The objective of this challenge is to try to get a summary of a complete paper. For the title it’s okay to just look at a part of the document, but generating a summary for the complete document requires an alternative approach, namely LLM chains.

Note
Although the expanding context windows of LLMs are gradually reducing the need for this technique, it remains relevant in specific use cases. In our case there are papers like this, with more than 10K pages and 10s of millions of characters, exceeding well beyond the context window of current models. Also keep in mind that in some cases chaining might still be more memory efficient (processing chunks individually instead of whole documents) and more flexible (by integrating data from diverse information sources & tools within a single workflow). So, the optimal approach depends on the specific requirements of the task and the available resources.

There’s roughly 3 different approaches we can take; Stuffing is the most basic approach where the full content (possibly from multiple documents) is provided as the context. However this only works with smaller documents due to the context length limits.

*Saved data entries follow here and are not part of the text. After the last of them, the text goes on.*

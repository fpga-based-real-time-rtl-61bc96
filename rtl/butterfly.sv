// butterfly: radix-2 decimation-in-time butterfly on complex samples.
//
// Computes t = b * W, x = a + t, y = a - t, where W is a Q2.14 twiddle
// factor. The product is rounded to nearest before the add. With scale set
// (inverse transform) both outputs are halved with rounding, which over the
// log2(N) stages gives the 1/N of the inverse DFT. Results are saturated to
// the sample width; at the default sizes the forward transform never needs
// it. Rounding, halving and saturation are this design's choices. Purely
// combinational; the caller registers the outputs.
module butterfly
  import fft_pkg::*;
(
  input  cplx_t                  a,
  input  cplx_t                  b,
  input  logic signed [TW_W-1:0] w_re,
  input  logic signed [TW_W-1:0] w_im,
  input  logic                   scale,
  output cplx_t                  x,
  output cplx_t                  y
);
  localparam int unsigned PW = CPLX_W + TW_W + 1;  // product sum width
  localparam int unsigned SW = CPLX_W + 6;          // working width

  logic signed [PW-1:0] pr, pi;
  logic signed [SW-1:0] tr, ti, xr, xi, yr, yi;

  // halve with round-half-up when scale is set
  function automatic logic signed [SW-1:0] half(input logic signed [SW-1:0] v, input logic s);
    return s ? (v + SW'(1)) >>> 1 : v;
  endfunction

  always_comb begin
    pr = PW'(b.re) * PW'(w_re) - PW'(b.im) * PW'(w_im);
    pi = PW'(b.re) * PW'(w_im) + PW'(b.im) * PW'(w_re);
    tr = SW'((pr + (PW'(1) <<< (TW_FRAC - 1))) >>> TW_FRAC);
    ti = SW'((pi + (PW'(1) <<< (TW_FRAC - 1))) >>> TW_FRAC);
    xr = half(SW'(a.re) + tr, scale);
    xi = half(SW'(a.im) + ti, scale);
    yr = half(SW'(a.re) - tr, scale);
    yi = half(SW'(a.im) - ti, scale);
    x.re = sat_sample(xr);
    x.im = sat_sample(xi);
    y.re = sat_sample(yr);
    y.im = sat_sample(yi);
  end
endmodule
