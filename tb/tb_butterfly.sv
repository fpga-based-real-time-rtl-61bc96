// tb_butterfly: random samples and twiddles against a + b*W and a - b*W
// in real arithmetic (within one LSB), halved in inverse mode, plus the
// saturation of a sum that overflows.
module tb_butterfly;
  import fft_pkg::*;
  cplx_t a, b, x, y;
  logic signed [15:0] w_re, w_im;
  logic scale;
  int checks = 0, failures = 0;

  function automatic real rabs(input real v);
    return (v < 0.0) ? -v : v;
  endfunction


  butterfly dut (.*);

  task automatic cmp(input string what, input real got, input real exp_v);
    checks++;
    if (rabs(got - exp_v) > 1.01) begin
      failures++;
      if (failures < 10) $display("FAIL %s got %f expected %f", what, got, exp_v);
    end
  endtask

  initial begin
    #1000000;
    failures++;
    $display("TB_RESULT checks=%0d failures=%0d", checks, failures);
    $finish;
  end

  initial begin
    for (int i = 0; i < 5000; i++) begin
      real ph, tr, ti, f;
      a.re = sample_t'($signed(20'($urandom)) >>> 2);
      a.im = sample_t'($signed(20'($urandom)) >>> 2);
      b.re = sample_t'($signed(20'($urandom)) >>> 2);
      b.im = sample_t'($signed(20'($urandom)) >>> 2);
      ph   = 6.283185307 * ($urandom % 1000) / 1000.0;
      w_re = 16'($rtoi($floor(16384.0 * $cos(ph) + 0.5)));
      w_im = 16'($rtoi($floor(-16384.0 * $sin(ph) + 0.5)));
      scale = i[0];
      #1;
      tr = (real'(b.re) * w_re - real'(b.im) * w_im) / 16384.0;
      ti = (real'(b.re) * w_im + real'(b.im) * w_re) / 16384.0;
      f  = scale ? 0.5 : 1.0;
      cmp("x.re", real'(x.re), f * (a.re + tr));
      cmp("x.im", real'(x.im), f * (a.im + ti));
      cmp("y.re", real'(y.re), f * (a.re - tr));
      cmp("y.im", real'(y.im), f * (a.im - ti));
    end
    // saturation: 400000 + 400000 exceeds 2^19-1
    a = '{re: 400000, im: -400000}; b = '{re: 400000, im: -400000};
    w_re = 16384; w_im = 0; scale = 0;
    #1;
    checks += 4;
    if (x.re != 20'sd524287)  failures++;
    if (x.im != -20'sd524288) failures++;
    if (y.re != 0 || y.im != 0) failures += 2;
    $display("TB_RESULT checks=%0d failures=%0d", checks, failures);
    $finish;
  end
endmodule
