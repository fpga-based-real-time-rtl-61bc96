// frame_mem: the image memory of the accelerator, one complex word per pixel.
//
// Holds the row[HEIGHT][WIDTH] complex array of the design, flattened to
// DEPTH = WIDTH*HEIGHT words at address row*WIDTH + col. One write port and
// one read port; the read is registered, so rdata shows the word at raddr
// one clock after raddr is presented (block-RAM timing). A write and a read
// of the same address in one clock return the old word. Contents are not
// reset.
module frame_mem
  import fft_pkg::*;
#(
  parameter int unsigned DEPTH = 2048,
  localparam int unsigned AW = $clog2(DEPTH)
) (
  input  logic          clk,
  input  logic          we,
  input  logic [AW-1:0] waddr,
  input  cplx_t         wdata,
  input  logic [AW-1:0] raddr,
  output cplx_t         rdata
);
  cplx_t mem [DEPTH];

  always_ff @(posedge clk) begin
    if (we) mem[waddr] <= wdata;
    rdata <= mem[raddr];
  end
endmodule
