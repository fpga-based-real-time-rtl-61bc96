// tb_frame_mem: writes random complex words at random addresses, keeps a
// reference copy, and checks reads one clock after the address, including
// read-during-write of the same address (old word expected).
module tb_frame_mem;
  import fft_pkg::*;
  localparam int DEPTH = 2048;
  logic clk = 0;
  logic we;
  logic [10:0] waddr, raddr;
  cplx_t wdata, rdata;
  cplx_t ref_mem [DEPTH];
  bit    valid [DEPTH];
  int checks = 0, failures = 0;

  frame_mem #(.DEPTH(DEPTH)) dut (.*);

  always #5 clk = ~clk;

  initial begin
    repeat (200000) @(posedge clk);
    failures++;
    $display("TB_RESULT checks=%0d failures=%0d", checks, failures);
    $finish;
  end

  initial begin
    cplx_t expect_d;
    bit    expect_v;
    we = 0; waddr = 0; raddr = 0; wdata = '0;
    for (int i = 0; i < DEPTH; i++) valid[i] = 0;
    expect_v = 0;
    for (int i = 0; i < 20000; i++) begin
      @(negedge clk);
      // result of the read issued in the previous clock
      if (expect_v) begin
        checks++;
        if (rdata != expect_d) begin
          failures++;
          if (failures < 10) $display("FAIL read %h expected %h", rdata, expect_d);
        end
      end
      we    = ($urandom % 2) == 0;
      waddr = 11'($urandom);
      wdata = cplx_t'({$urandom, $urandom});
      raddr = (i % 7 == 0) ? waddr : 11'($urandom);
      expect_v = valid[raddr];
      expect_d = ref_mem[raddr];
      @(posedge clk);
      #1;
      if (we) begin ref_mem[waddr] = wdata; valid[waddr] = 1; end
    end
    $display("TB_RESULT checks=%0d failures=%0d", checks, failures);
    $finish;
  end
endmodule
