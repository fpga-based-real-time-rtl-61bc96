// isqrt_pipe: pipelined integer square root, floor(sqrt(radicand)).
//
// Digit-by-digit (restoring) method: each of the IN_W/2 stages brings down
// the next two radicand bits into the partial remainder, tries to subtract
// 4*q+1 (q = root so far) and so decides one root bit. Every stage is
// registered, so one radicand enters per clock and its root leaves
// IN_W/2 clocks later with out_valid. IN_W must be even. rst_n
// (synchronous, active low) clears only the valid flags. The algorithm is
// this design's choice; the reference design only calls a square root on
// re^2 + im^2.
module isqrt_pipe #(
  parameter int unsigned IN_W = 40,
  localparam int unsigned OUT_W = IN_W / 2
) (
  input  logic             clk,
  input  logic             rst_n,
  input  logic             in_valid,
  input  logic [IN_W-1:0]  radicand,
  output logic             out_valid,
  output logic [OUT_W-1:0] root
);
  localparam int unsigned RW = OUT_W + 2;  // remainder width

  logic [IN_W-1:0]  x_q [OUT_W+1];  // radicand bits not yet used, MSB first
  logic [RW-1:0]    r_q [OUT_W+1];
  logic [OUT_W-1:0] q_q [OUT_W+1];
  logic             v_q [OUT_W+1];

  always_comb begin
    x_q[0] = radicand;
    r_q[0] = '0;
    q_q[0] = '0;
    v_q[0] = in_valid;
  end

  for (genvar i = 0; i < int'(OUT_W); i++) begin : g_stage
    logic [RW+1:0] trial, cand;
    always_comb begin
      trial = {r_q[i], x_q[i][IN_W-1 -: 2]};
      cand  = {(RW+2-OUT_W-2)'(0), q_q[i], 2'b01};
    end
    always_ff @(posedge clk) begin
      v_q[i+1] <= rst_n && v_q[i];
      x_q[i+1] <= x_q[i] << 2;
      if (trial >= cand) begin
        r_q[i+1] <= RW'(trial - cand);
        q_q[i+1] <= {q_q[i][OUT_W-2:0], 1'b1};
      end else begin
        r_q[i+1] <= RW'(trial);
        q_q[i+1] <= {q_q[i][OUT_W-2:0], 1'b0};
      end
    end
  end

  assign out_valid = v_q[OUT_W];
  assign root      = q_q[OUT_W];
endmodule
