// tb_isqrt_pipe: feeds one random radicand per clock (with gaps) and checks
// every root r by r*r <= x < (r+1)*(r+1) in 64-bit arithmetic, in order and
// exactly 20 clocks after entry.
module tb_isqrt_pipe;
  localparam int IN_W = 40;
  logic clk = 0, rst_n = 0, in_valid, out_valid;
  logic [IN_W-1:0] radicand;
  logic [IN_W/2-1:0] root;
  longint q_x [$];
  int     q_t [$];
  int cyc = 0;
  int checks = 0, failures = 0;

  isqrt_pipe #(.IN_W(IN_W)) dut (.*);

  always #5 clk = ~clk;
  always @(posedge clk) cyc++;

  initial begin
    repeat (100000) @(posedge clk);
    failures++;
    $display("TB_RESULT checks=%0d failures=%0d", checks, failures);
    $finish;
  end

  always @(negedge clk) if (out_valid) begin
    longint x, r;
    int t;
    x = q_x.pop_front(); t = q_t.pop_front();
    r = longint'(root);
    checks++;
    if (!(r * r <= x && (r + 1) * (r + 1) > x) || (cyc - t) != IN_W / 2) begin
      failures++;
      if (failures < 10) $display("FAIL sqrt(%0d) = %0d after %0d clocks", x, r, cyc - t);
    end
  end

  initial begin
    in_valid = 0; radicand = 0;
    repeat (25) @(negedge clk);
    rst_n = 1;
    for (int i = 0; i < 3000; i++) begin
      @(negedge clk);
      in_valid = ($urandom % 4) != 0;
      case (i % 5)
        0: radicand = IN_W'({$urandom, $urandom});
        1: radicand = IN_W'($urandom % 1000);
        2: begin radicand = IN_W'($urandom % 1000000); radicand = radicand * radicand; end
        3: radicand = {IN_W{1'b1}};
        default: radicand = IN_W'({$urandom, $urandom}) >> ($urandom % 40);
      endcase
      if (in_valid) begin q_x.push_back(longint'(radicand)); q_t.push_back(cyc); end
    end
    @(negedge clk) in_valid = 0;
    repeat (30) @(negedge clk);
    checks++;
    if (q_x.size() != 0) failures++;
    $display("TB_RESULT checks=%0d failures=%0d", checks, failures);
    $finish;
  end
endmodule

The Map-Reduce chain is an alternative approach that’s designed to handle large/multiple documents. In essence it makes multiple calls to an LLM for chunks of content (usually in parallel). It first applies an LLM to each document/chunk individually (the Map phase), then the results (outputs of the LLM) are combined and sent to an LLM again to get a single output (the Reduce phase). Typically different prompts are used for the Map and Reduce phases.

The Refine chain approach also makes multiple calls to an LLM, but it does that in an iterative fashion. It starts with the first document/chunk, passes its content and gets a response, and then gets to the second document/chunk passing that content plus the response from the previous call, iterating until the last document/chunk and then passing the last (rolling) response and getting a final answer.

Description

In order to get the summaries, we’ll implement the Refine approach for this challenge. Most of the code is already provided in the extract_summary_from_text method in Cloud Function. Similar to the previous challenge, you’re expected to design the prompt and provide the right values to the placeholders.

Success Criteria

  • For this paper we expect a summary like this:

    The author argues that the standard cosmological model is incorrect and that there is no dark matter. The author provides several arguments for this, including:
    
    * The observed properties of galaxies are consistent with them being self-regulated, largely isolated structures that sometimes interact.
    * The observed uniformity of the galaxy population is evidence against the standard cosmological model.
    * The large observed ratio of star-forming galaxies over elliptical galaxies is evidence against the standard cosmological model.
    
    The author concludes that understanding galaxies purely as baryonic, self-gravitating systems becomes simple and predictive.
    

    Note By their nature, LLM results can vary, this is something to expect so your exact text may not match the above, but the intent should be the same.